_ABOUT THIS TASK_
In the records, each line holding "repeat" must be reported.

_THE DATA_
-- Opening Marker --

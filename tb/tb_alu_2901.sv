// Testbench for alu_2901 (four 2901 slices as one 16-bit ALU): directed
// arithmetic (2 + 3, 5 - 7 with borrow, overflow of 7FFF + 1) and 3000
// random instructions checked against a reference model of the 2901
// source, function and destination tables, including the RAM/Q shifts in
// every shifter mode, the Y = A output of destination 2, and the zero,
// sign, carry, overflow and LSB flags.
module tb_alu_2901;
  import acc_pkg::*;
  logic clk = 0, ce = 1, cin = 0;
  logic [8:0] i = 0;
  logic [3:0] a_addr = 0, b_addr = 0;
  logic [15:0] d = 0, y;
  shift_mode_e shmode = SH_ZERO;
  logic f_zero, f_neg, f_cout, f_ovr, f_lsb;
  always #25 clk = ~clk;
  `include "tb_util.svh"

  alu_2901 dut (.clk, .ce, .i, .a_addr, .b_addr, .d, .cin, .shmode, .y, .f_zero, .f_neg, .f_cout, .f_ovr, .f_lsb);

  initial begin
    repeat (100000) @(posedge clk);
    failures++; finish_tb();
  end

  logic [15:0] mr [16];
  logic [15:0] mq;

  // reference model: returns F, carry, overflow
  task automatic model(output logic [15:0] f, output bit co, output bit ov);
    logic [15:0] r, s;
    int unsigned t;
    case (i[2:0])
      0: begin r = mr[a_addr]; s = mq; end
      1: begin r = mr[a_addr]; s = mr[b_addr]; end
      2: begin r = 0; s = mq; end
      3: begin r = 0; s = mr[b_addr]; end
      4: begin r = 0; s = mr[a_addr]; end
      5: begin r = d; s = mr[a_addr]; end
      6: begin r = d; s = mq; end
      default: begin r = d; s = 0; end
    endcase
    co = 0; ov = 0;
    case (i[5:3])
      0: begin t = r + s + cin; f = 16'(t); co = t[16];
               ov = (r[15] == s[15]) && (f[15] != r[15]); end
      1: begin t = s + (~r & 16'hFFFF) + cin; f = 16'(t); co = t[16];
               ov = (s[15] != r[15]) && (f[15] != s[15]); end
      2: begin t = r + (~s & 16'hFFFF) + cin; f = 16'(t); co = t[16];
               ov = (r[15] != s[15]) && (f[15] != r[15]); end
      3: f = r | s;
      4: f = r & s;
      5: f = ~r & s;
      6: f = r ^ s;
      default: f = ~(r ^ s);
    endcase
  endtask

  logic [15:0] ef, ny;
  bit eco, eov;
  logic fill_hi, fill_lo, qfill;
  initial begin
    // clear all registers and Q through the ALU: 0 OR 0 into each
    for (int k = 0; k < 16; k++) begin
      @(negedge clk); i = {3'd3, 3'd3, 3'd7}; d = 0; b_addr = 4'(k); mr[k] = 0;
    end
    @(negedge clk); i = {3'd0, 3'd3, 3'd7}; d = 0; mq = 0;
    // directed: R1 = 2, R2 = 3, R1 + R2
    @(negedge clk); i = {3'd3, 3'd3, 3'd7}; d = 2; b_addr = 1; mr[1] = 2;
    @(negedge clk); i = {3'd3, 3'd3, 3'd7}; d = 3; b_addr = 2; mr[2] = 3;
    @(negedge clk); i = {3'd1, 3'd0, 3'd1}; a_addr = 1; b_addr = 2; cin = 0; #1;
    check(y == 5 && !f_cout && !f_zero, "2 + 3 = 5");
    // R1 - R2 = 2 - 3 = -1: SUBS S - R with A=R2, B=R1 and carry in 1
    @(negedge clk); i = {3'd1, 3'd1, 3'd1}; a_addr = 2; b_addr = 1; cin = 1; #1;
    check(y == 16'hFFFF && f_neg && !f_cout, "2 - 3 = -1 with borrow");
    @(negedge clk); i = {3'd1, 3'd0, 3'd7}; d = 16'h7FFF; cin = 1; #1;
    check(y == 16'h8000 && f_ovr && !f_cout, "7FFF + 1 overflows");
    @(negedge clk); i = {3'd1, 3'd0, 3'd7}; d = 16'hFFFF; cin = 1; #1;
    check(y == 0 && f_zero && f_cout && !f_ovr, "FFFF + 1 carries to zero");
    // random
    repeat (3000) begin
      @(negedge clk);
      i = 9'($urandom); a_addr = 4'($urandom); b_addr = 4'($urandom);
      d = 16'($urandom); cin = 1'($urandom); shmode = shift_mode_e'($urandom % 4);
      #1;
      model(ef, eco, eov);
      ny = (i[8:6] == 2) ? mr[a_addr] : ef;
      check(y == ny, $sformatf("Y i=%o: %h expected %h", i, y, ny));
      check(f_zero == (ef == 0) && f_neg == ef[15] && f_lsb == ef[0], "Z N LSB flags");
      if (i[5:3] <= 2) check(f_cout == eco && f_ovr == eov, $sformatf("carry/overflow i=%o", i));
      // expected register file after the clock
      case (shmode)
        SH_ZERO:  begin fill_hi = 0; fill_lo = 0; qfill = 0; end
        SH_ONE:   begin fill_hi = 1; fill_lo = 1; qfill = 1; end
        SH_ROT:   begin fill_hi = (i[8:6] == 4) ? mq[0] : ef[0]; fill_lo = ef[15]; qfill = ef[15]; end
        default:  begin fill_hi = ef[15]; fill_lo = 0; qfill = 0; end
      endcase
      if (i[8:6] == 6) fill_lo = mq[15];
      case (i[8:6])
        0: mq = ef;
        1: ;
        2, 3: mr[b_addr] = ef;
        4: begin mr[b_addr] = {fill_hi, ef[15:1]}; mq = {ef[0], mq[15:1]}; end
        5: mr[b_addr] = {fill_hi, ef[15:1]};
        6: begin mr[b_addr] = {ef[14:0], fill_lo}; mq = {mq[14:0], qfill}; end
        default: mr[b_addr] = {ef[14:0], fill_lo};
      endcase
    end
    @(negedge clk);
    for (int k = 0; k < 16; k++) check(dut.ram[k] == mr[k], $sformatf("register %0d", k));
    check(dut.q == mq, "Q register");
    finish_tb();
  end
endmodule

-- Closing Marker --

_SOLUTION FOR THIS TASK_
    repeat (100000) @(posedge clk);
    repeat (3000) begin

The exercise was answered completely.